The display features a number of finds excavated at Lunt as well as other local evidence such as the Formby footprints
Today we have a guest blog from Ron Cowell, Curator of Prehistoric Archaeology, Museum of Liverpool:
"The latest exhibition at the Atkinson Museum, Southport features finds from Museum of Liverpool's regional archaeology collection.
Between Land and Sea- 10,000 years of Sefton’s Coast opened on Friday 13 February displaying finds from Lunt Meadows.
The exhibition includes a case of finds loaned from the Museum of Liverpool. This tells the story of a settlement of the first people in Sefton, at
Lunt Meadows. The site is currently being excavated by Museum of Liverpool archaeologists. This is an extremely rare kind of site nationally, belonging to some of the earliest post-glacial hunter-gatherers of these islands.
Visitors to the Atkinson will be able to see very recently-excavated finds including stone tools from the site.

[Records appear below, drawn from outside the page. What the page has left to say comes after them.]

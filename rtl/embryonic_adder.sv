// embryonic_adder: fault-tolerant W-bit adder in an embryonics architecture
// with one shared (unicellular) self-check unit.
//
// Blocks: operand registers (input-1 / input-2), the configuration bitstream
// register (config_reg), the cells unit with W working and N_SP spare MUX
// cells (ea_cell_array), the control unit (control_unit) and the TMR
// self-check unit (self_check). Configuration register, control unit and
// self-check unit exist once for all cells, which is the point of the
// architecture.
//
// Operation: pulse start with operands a and b (taken when not busy). The
// sum is built one bit per cycle by successive cells; a cell whose result the
// self-check unit rejects is made dead and its bit is redone on the next
// cell. done rises W + (faults found) cycles after the start edge, with
// sum/cout valid; fail rises instead when no cell is left. dead shows which
// cells have been retired (they stay retired until reset).
//
// Test hooks, 0 in normal use: cell_fault flips one function-MUX select line
// of a cell, lut_flip flips LUT bits of one self-check lane.
module embryonic_adder
  import emb_pkg::*;
#(
  parameter int unsigned W     = WIDTH,
  parameter int unsigned N_SP  = N_SPARE,
  parameter int unsigned N     = W + N_SP,
  parameter int unsigned SEL_B = $clog2(W),
  parameter int unsigned CW    = W * SEL_B + 2,
  parameter int unsigned PTR_W = $clog2(N)
) (
  input  logic             clk,
  input  logic             rst_n,
  input  logic             start,
  input  logic [W-1:0]     a,
  input  logic [W-1:0]     b,
  input  logic             cfg_we,
  input  logic [CW-1:0]    cfg_wdata,
  input  cell_fault_t      cell_fault [N],
  input  logic [15:0]      lut_flip [3],
  output logic [W-1:0]     sum,
  output logic             cout,
  output ctrl_state_e      state,
  output logic             busy,
  output logic             done,
  output logic             fail,
  output logic             error,
  output logic             tmr_mismatch,
  output logic [N-1:0]     dead,
  output logic [PTR_W-1:0] active_cell
);

  logic [W-1:0]     a_reg, b_reg;
  logic [CW-1:0]    cfg;
  logic             load;
  logic [N-1:0]     cell_en, cell_sum, cell_carry;
  logic [SEL_B-1:0] sel;
  logic             cin;
  logic [1:0]       data_bits;
  logic             chk_a, chk_b, chk_cin, chk_sum, chk_carry, chk_err;
  logic             mismatch;

  // Input-1 and input-2 operand registers.
  always_ff @(posedge clk or negedge rst_n) begin
    if (!rst_n) begin
      a_reg <= '0;
      b_reg <= '0;
    end else if (load) begin
      a_reg <= a;
      b_reg <= b;
    end
  end

  config_reg #(.W(W), .SEL_B(SEL_B), .CW(CW)) u_cfg (
    .clk   (clk),
    .rst_n (rst_n),
    .we    (cfg_we),
    .wdata (cfg_wdata),
    .q     (cfg)
  );

  ea_cell_array #(.W(W), .N_SP(N_SP), .N(N), .SEL_B(SEL_B)) u_cells (
    .a_reg     (a_reg),
    .b_reg     (b_reg),
    .sel       (sel),
    .cin       (cin),
    .data_bits (data_bits),
    .en        (cell_en),
    .fault     (cell_fault),
    .sum       (cell_sum),
    .carry     (cell_carry)
  );

  control_unit #(.W(W), .N_SP(N_SP), .N(N), .SEL_B(SEL_B), .CW(CW),
                 .PTR_W(PTR_W)) u_ctrl (
    .clk         (clk),
    .rst_n       (rst_n),
    .start       (start),
    .load        (load),
    .cfg         (cfg),
    .a_reg       (a_reg),
    .b_reg       (b_reg),
    .cell_en     (cell_en),
    .sel         (sel),
    .cin         (cin),
    .data_bits   (data_bits),
    .cell_sum    (cell_sum),
    .cell_carry  (cell_carry),
    .chk_a       (chk_a),
    .chk_b       (chk_b),
    .chk_cin     (chk_cin),
    .chk_sum     (chk_sum),
    .chk_carry   (chk_carry),
    .chk_err     (chk_err),
    .state       (state),
    .busy        (busy),
    .done        (done),
    .fail        (fail),
    .error       (error),
    .dead        (dead),
    .active_cell (active_cell),
    .result      (sum),
    .cout        (cout)
  );

  self_check u_chk (
    .a             (chk_a),
    .b             (chk_b),
    .cin           (chk_cin),
    .sum           (chk_sum),
    .carry         (chk_carry),
    .lut_flip      (lut_flip),
    .err           (chk_err),
    .lane_mismatch (mismatch)
  );

  // Only meaningful while a cell is being checked.
  assign tmr_mismatch = busy & mismatch;

endmodule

Many such tools were probably brought into the region by mobile groups of people from the surrounding uplands. Other artefacts are believed to be extremely rare examples of hunter-gatherer belief and ritual discovered on the site.
This material complements a case of exhibits from the Lunt Meadows excavations currently on display in the
History Detectives gallery at the Museum of Liverpool, which is available for viewing until May 2015."